Tuesday, August 04, 2020

FSA Sees the Light of Feminism?

Back in the day, when I moved from Directives to the program side, roughly 1978, there were three broad classification groupings: clerical, technical, professional, with the "program specialists" being in the last group.  In the division of maybe 50 people, IIRC we had two women professionals, both of whom worked in the branch which did policy analysis and statistics. The old allotment programs for wheat, feed grains, and cotton had been suspended in recent years, although they were still on the books.  Developing the allotments and quotas had been the original raison d'etre for the branch, meaning they were heavily into statistics and this, if I understood correctly, was the way the women had climbed the ladder to the professional tier.

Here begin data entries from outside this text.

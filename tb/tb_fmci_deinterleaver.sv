// tb_fmci_deinterleaver -- self-checking test of the folded deinterleaver.
//
// The testbench builds the interleaved stream itself from a random source
// sequence s[k] (slot order d, a, c, b: position n carries s[n - delay] with
// delays 3, 2, 2, 1) and feeds it, with random stalls, to the deinterleaver.
// Every output from the third accepted symbol on must equal s[n - 3], and
// out_valid must rise exactly there.
module tb_fmci_deinterleaver;
  import fmci_pkg::*;

  localparam int unsigned DATA_W = 6;
  localparam int unsigned LEN    = 1200;
  localparam int DLY_BY_SLOT [4] = '{3, 2, 2, 1};

  logic              clk = 0;
  logic              rst_n = 0;
  logic              en = 0;
  logic [DATA_W-1:0] sym_in = '0;
  logic [DATA_W-1:0] sym_out;
  logic              out_valid;
  slot_t             slot;

  int checks = 0, failures = 0;
  int stalls = 0;
  logic [DATA_W-1:0] src [LEN];

  fmci_deinterleaver #(.DATA_W(DATA_W)) dut (.*);

  always #5 clk = ~clk;

  initial begin
    repeat (8000) @(posedge clk);
    failures++;
    $display("watchdog expired");
    $display("TB_RESULT checks=%0d failures=%0d", checks, failures);
    $finish;
  end

  initial begin
    int n;
    foreach (src[k]) src[k] = DATA_W'($urandom);
    repeat (2) @(posedge clk);
    @(negedge clk);
    rst_n = 1;
    n = 0;
    while (n < LEN) begin
      int d;
      en = ($urandom_range(4) != 0);
      if (!en) stalls++;
      d = DLY_BY_SLOT[n % 4];
      sym_in = (n >= d) ? src[n - d] : DATA_W'($urandom);
      #1;
      if (en) begin
        checks++;
        if (out_valid != (n >= int'(E2E_DELAY))) begin
          failures++;
          $display("symbol %0d: out_valid=%0b", n, out_valid);
        end
        if (n >= int'(E2E_DELAY)) begin
          checks++;
          if (sym_out != src[n - E2E_DELAY]) begin
            failures++;
            $display("symbol %0d: got %h expected %h", n, sym_out, src[n - E2E_DELAY]);
          end
        end
        n++;
      end
      @(negedge clk);
    end
    checks++;
    if (stalls == 0) begin failures++; $display("no stall exercised"); end
    $display("TB_RESULT checks=%0d failures=%0d", checks, failures);
    $finish;
  end
endmodule
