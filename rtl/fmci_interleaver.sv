// fmci_interleaver -- folded modified convolutional interleaver, 4x4 case.
//
// A convolutional interleaver gives each of the N symbol positions of a
// period its own delay. Built directly, every position owns a shift register.
// Folded, the positions share a minimum set of registers: lifetime analysis
// shows that at most two symbols are ever waiting at once, and the
// forward-backward allocation table (fmci_pkg::INT_*) says, for each time
// instance 4l+m, which register takes the incoming symbol, which symbol moves
// forward R1 -> R2 or backward R2 -> R1, and which register feeds the output.
//
// Symbols arrive in the order c, d, b, a (slots 0..3) and leave as
// d, a, c, b in slots 0..3; c, d, b, a are delayed by 2, 3, 1 and 2 cycles.
// Storage is exactly two DATA_W-bit registers (M - 2 = 2 for M = 4).
//
// Interface: one symbol per cycle with en = 1; en = 0 stalls everything
// (registers and schedule hold). sym_out is a multiplexer of R1/R2, so it
// carries no combinational path from sym_in. out_valid rises with the first
// real output, two accepted symbols after reset, and then stays high;
// sym_out is meaningful in cycles where en and out_valid are both 1.
//
// The register count, the R1/R2 moves for c, d and b and the output
// instances follow the FMCI paper; the handling of symbol a (held two cycles
// in R2), the enable and the valid flag are this design's choices.
module fmci_interleaver
  import fmci_pkg::slot_t, fmci_pkg::src_e, fmci_pkg::SRC_IN, fmci_pkg::SRC_R1, fmci_pkg::SRC_R2,
         fmci_pkg::INT_FIRST_OUT, fmci_pkg::INT_R1_NEXT, fmci_pkg::INT_R2_NEXT, fmci_pkg::INT_OUT;
#(
  parameter int unsigned DATA_W = 1   // bits per symbol ("one bit latches")
) (
  input  logic              clk,
  input  logic              rst_n,
  input  logic              en,
  input  logic [DATA_W-1:0] sym_in,
  output logic [DATA_W-1:0] sym_out,
  output logic              out_valid,
  output slot_t             slot
);

  logic [DATA_W-1:0] r1, r2;
  logic [DATA_W-1:0] r1_d, r2_d;
  logic              primed;

  fmci_ctrl #(.FILL(INT_FIRST_OUT)) u_ctrl (
    .clk   (clk),
    .rst_n (rst_n),
    .en    (en),
    .slot  (slot),
    .primed(primed)
  );

  function automatic logic [DATA_W-1:0] pick(src_e src, logic [DATA_W-1:0] din,
                                              logic [DATA_W-1:0] a1,
                                              logic [DATA_W-1:0] a2,
                                              logic [DATA_W-1:0] own);
    unique case (src)
      SRC_IN:  return din;
      SRC_R1:  return a1;
      SRC_R2:  return a2;
      default: return own;
    endcase
  endfunction

  always_comb begin
    r1_d    = pick(INT_R1_NEXT[slot], sym_in, r1, r2, r1);
    r2_d    = pick(INT_R2_NEXT[slot], sym_in, r1, r2, r2);
    sym_out = pick(INT_OUT[slot],     sym_in, r1, r2, '0);
  end

  always_ff @(posedge clk) begin
    if (!rst_n) begin
      r1 <= '0;
      r2 <= '0;
    end else if (en) begin
      r1 <= r1_d;
      r2 <= r2_d;
    end
  end

  assign out_valid = primed;

endmodule
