// tb_fmci_interleaver -- self-checking test of the folded FMCI interleaver.
//
// Random symbols are fed with random stalls. The reference is the
// convolutional-interleaver view of the design, not its register table: the
// symbol leaving in slot m (0..3) is the one that entered DLY_BY_OUT[m]
// accepted cycles earlier, i.e. d (delay 3), a (2), c (2), b (1). The test
// also checks that out_valid rises on the second accepted symbol after reset
// (first output two cycles after the first input) and stays high, and that
// stalls (en = 0) were exercised.
module tb_fmci_interleaver;
  import fmci_pkg::*;

  localparam int unsigned DATA_W = 8;
  localparam int DLY_BY_OUT [4] = '{3, 2, 2, 1};

  logic              clk = 0;
  logic              rst_n = 0;
  logic              en = 0;
  logic [DATA_W-1:0] sym_in = '0;
  logic [DATA_W-1:0] sym_out;
  logic              out_valid;
  slot_t             slot;

  int checks = 0, failures = 0;
  int stalls = 0;
  logic [DATA_W-1:0] hist [$];   // accepted inputs, oldest first
  int first_valid = -1;

  fmci_interleaver #(.DATA_W(DATA_W)) dut (.*);

  always #5 clk = ~clk;

  initial begin
    repeat (5000) @(posedge clk);
    failures++;
    $display("watchdog expired");
    $display("TB_RESULT checks=%0d failures=%0d", checks, failures);
    $finish;
  end

  initial begin
    int n, m;
    repeat (2) @(posedge clk);
    @(negedge clk);
    rst_n = 1;
    n = 0;
    while (n < 1000) begin
      en     = ($urandom_range(4) != 0);
      sym_in = DATA_W'($urandom);
      if (!en) stalls++;
      #1;
      if (en) begin
        m = n % 4;
        if (out_valid && first_valid < 0) first_valid = n;
        if (n >= 2) begin
          checks++;
          if (!out_valid) begin failures++; $display("out_valid low at symbol %0d", n); end
          if (sym_out != hist[n - DLY_BY_OUT[m]]) begin
            failures++;
            $display("symbol %0d slot %0d: got %h expected %h", n, m, sym_out, hist[n - DLY_BY_OUT[m]]);
          end
        end else begin
          checks++;
          if (out_valid) begin failures++; $display("out_valid high too early at %0d", n); end
        end
        hist.push_back(sym_in);
        n++;
      end
      @(negedge clk);
    end
    checks++;
    if (first_valid != INT_FIRST_OUT) begin
      failures++;
      $display("first valid output at symbol %0d, expected %0d", first_valid, INT_FIRST_OUT);
    end
    checks++;
    if (stalls == 0) begin failures++; $display("no stall exercised"); end
    $display("stalls=%0d", stalls);
    $display("TB_RESULT checks=%0d failures=%0d", checks, failures);
    $finish;
  end
endmodule
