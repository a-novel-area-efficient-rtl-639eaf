// fmci_top -- end-to-end FMCI path: interleaver, channel link, deinterleaver.
//
// The transmit side reorders the coded symbol stream with the folded
// modified convolutional interleaver (two registers); the receive side puts
// the symbols back in order with the folded deinterleaver (one register)
// before they go to the MAP decoder. Here the two are joined directly, the
// arrangement over which the end-to-end delay is measured; the interleaved
// stream is also brought out (chan_sym) so the permutation can be observed.
// The MAP decoder itself is outside this design: its input is dec_sym /
// dec_valid.
//
// Timing: one symbol per cycle while en = 1, en = 0 stalls both halves. A
// symbol entering on sym_in leaves on dec_sym three accepted cycles later;
// dec_valid is high from the first such symbol on. Total storage is three
// DATA_W-bit registers plus the two slot counters.
module fmci_top
  import fmci_pkg::slot_t;
#(
  parameter int unsigned DATA_W = 1
) (
  input  logic              clk,
  input  logic              rst_n,
  input  logic              en,
  input  logic [DATA_W-1:0] sym_in,
  output logic [DATA_W-1:0] chan_sym,
  output logic              chan_valid,
  output logic [DATA_W-1:0] dec_sym,
  output logic              dec_valid,
  output slot_t             slot
);

  slot_t dei_slot;

  fmci_interleaver #(.DATA_W(DATA_W)) u_int (
    .clk      (clk),
    .rst_n    (rst_n),
    .en       (en),
    .sym_in   (sym_in),
    .sym_out  (chan_sym),
    .out_valid(chan_valid),
    .slot     (slot)
  );

  fmci_deinterleaver #(.DATA_W(DATA_W)) u_dei (
    .clk      (clk),
    .rst_n    (rst_n),
    .en       (en),
    .sym_in   (chan_sym),
    .sym_out  (dec_sym),
    .out_valid(dec_valid),
    .slot     (dei_slot)
  );

  // Both halves advance on the same en from the same reset, so their
  // folding schedules stay in step.
  always_ff @(posedge clk)
    if (rst_n) assert (dei_slot == slot) else $error("FMCI slot counters out of step");

endmodule
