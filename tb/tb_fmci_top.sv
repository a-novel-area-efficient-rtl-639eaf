// tb_fmci_top -- end-to-end test of the FMCI interleaver/deinterleaver path
// at the design's default parameters.
//
// A random symbol stream with random stalls goes through fmci_top. Checked
// against models kept in the testbench:
//   * chan_sym, the interleaved stream: in slot m it carries the symbol that
//     entered 3, 2, 2, 1 accepted cycles earlier (m = 0, 1, 2, 3);
//   * dec_sym, the restored stream: every symbol comes back unchanged and in
//     order exactly E2E_DELAY = 3 accepted cycles after it entered, and
//     dec_valid rises exactly there (chan_valid two cycles after the start).
// Each mechanism of the folded schedule is counted and must occur: stalls,
// forward moves R1 -> R2, backward moves R2 -> R1, the two-cycle hold of
// symbol a in R2, direct loading of R2 from the input, and the
// deinterleaver's bypass and hold slots.
module tb_fmci_top;
  import fmci_pkg::*;

  localparam int unsigned LEN = 4000;
  localparam int DLY_BY_SLOT [4] = '{3, 2, 2, 1};

  logic  clk = 0;
  logic  rst_n = 0;
  logic  en = 0;
  logic  sym_in = '0;
  logic  chan_sym, chan_valid, dec_sym, dec_valid;
  slot_t slot;

  int checks = 0, failures = 0;
  int n_stall = 0, n_fwd = 0, n_bwd = 0, n_hold = 0, n_r2_load = 0;
  int n_bypass = 0, n_dei_hold = 0;
  logic hist [$];

  fmci_top dut (.*);

  always #5 clk = ~clk;

  initial begin
    repeat (4 * LEN) @(posedge clk);
    failures++;
    $display("watchdog expired");
    $display("TB_RESULT checks=%0d failures=%0d", checks, failures);
    $finish;
  end

  task automatic expect_bit(string what, int n, logic got, logic exp);
    checks++;
    if (got !== exp) begin
      failures++;
      $display("%s at symbol %0d: got %0b expected %0b", what, n, got, exp);
    end
  endtask

  task automatic expect_count(string what, int cnt);
    checks++;
    if (cnt == 0) begin
      failures++;
      $display("mechanism never exercised: %s", what);
    end else
      $display("%-28s %0d", what, cnt);
  endtask

  initial begin
    int n, m;
    logic o_in, o_r1, o_r2, o_r, o_ch, o_en;
    slot_t o_slot;
    repeat (3) @(posedge clk);
    @(negedge clk);
    rst_n = 1;
    n = 0;
    while (n < LEN) begin
      // Runs of full-rate traffic and bursts of stalls.
      en     = (n < 64) ? 1'b1 : ($urandom_range(5) != 0);
      sym_in = 1'($urandom);
      #1;
      if (!en) n_stall++;
      if (en) begin
        m = n % 4;
        expect_bit("slot", n, 1'(slot == slot_t'(m)), 1'b1);
        expect_bit("chan_valid", n, chan_valid, n >= int'(INT_FIRST_OUT));
        expect_bit("dec_valid", n, dec_valid, n >= int'(E2E_DELAY));
        if (n >= int'(INT_FIRST_OUT))
          expect_bit("chan_sym", n, chan_sym, hist[n - DLY_BY_SLOT[m]]);
        if (n >= int'(E2E_DELAY))
          expect_bit("dec_sym", n, dec_sym, hist[n - E2E_DELAY]);
        hist.push_back(sym_in);
        n++;
      end
      // Observe the register moves of the allocation tables; a move is only
      // counted when the data make it distinguishable from the alternatives.
      o_in = sym_in; o_r1 = dut.u_int.r1; o_r2 = dut.u_int.r2;
      o_r = dut.u_dei.r; o_ch = chan_sym; o_en = en; o_slot = slot;
      if (en && o_slot == 2'd0 && o_ch != o_r) begin
        n_bypass++;
        expect_bit("deinterleaver bypass", n, dec_sym, o_ch);
      end
      @(posedge clk);
      #1;
      if (o_en) begin
        case (o_slot)
          2'd0: begin
            if (o_r2 != o_in && o_r2 != o_r1 && dut.u_int.r2 == o_r2) n_hold++;
            if (o_r != o_ch && dut.u_dei.r == o_r) n_dei_hold++;
          end
          2'd1, 2'd2:
            if (o_r1 != o_r2 && o_r1 != o_in && dut.u_int.r2 == o_r1) n_fwd++;
          2'd3: begin
            if (o_r2 != o_in && o_r2 != o_r1 && dut.u_int.r1 == o_r2) n_bwd++;
            if (o_in != o_r1 && o_in != o_r2 && dut.u_int.r2 == o_in) n_r2_load++;
          end
          default: ;
        endcase
      end
      @(negedge clk);
    end
    expect_count("stall cycles", n_stall);
    expect_count("forward moves R1->R2", n_fwd);
    expect_count("backward moves R2->R1", n_bwd);
    expect_count("holds of a in R2", n_hold);
    expect_count("input loads into R2", n_r2_load);
    expect_count("deinterleaver bypasses", n_bypass);
    expect_count("deinterleaver holds", n_dei_hold);
    $display("symbols=%0d end_to_end_delay=%0d registers=%0d", n, E2E_DELAY, 3);
    $display("TB_RESULT checks=%0d failures=%0d", checks, failures);
    $finish;
  end
endmodule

As the years passed, one woman retired and one died of cancer so it was 1983 or 4 before I remember new  female professionals joining the division. As time passed there was more and more difficulty in recruiting county executive directors to come to DC because of the growing difference in livestyle/cost of living between a rural county and a DC suburb. So recruitment turned to the clerks in county offices, then called "program assistants" and now "program technicians". CED's had been predominantly male, PA's were predominantly  female.  So when FSA was hiring in the mid-80s in connection with installation of IBM System/36's most of the new hires were women.

By the late 80's we had the first woman branch chief: Sandra Nelson Penn, By the time I retired Diane Sharpe was my division director.

Today I see a notice of the current (I don't know if any or all are new) division directors in the Farm Programs area:  DAFP Announces Division Directors and Deputy DirectorsAs far as I can tell all four are women.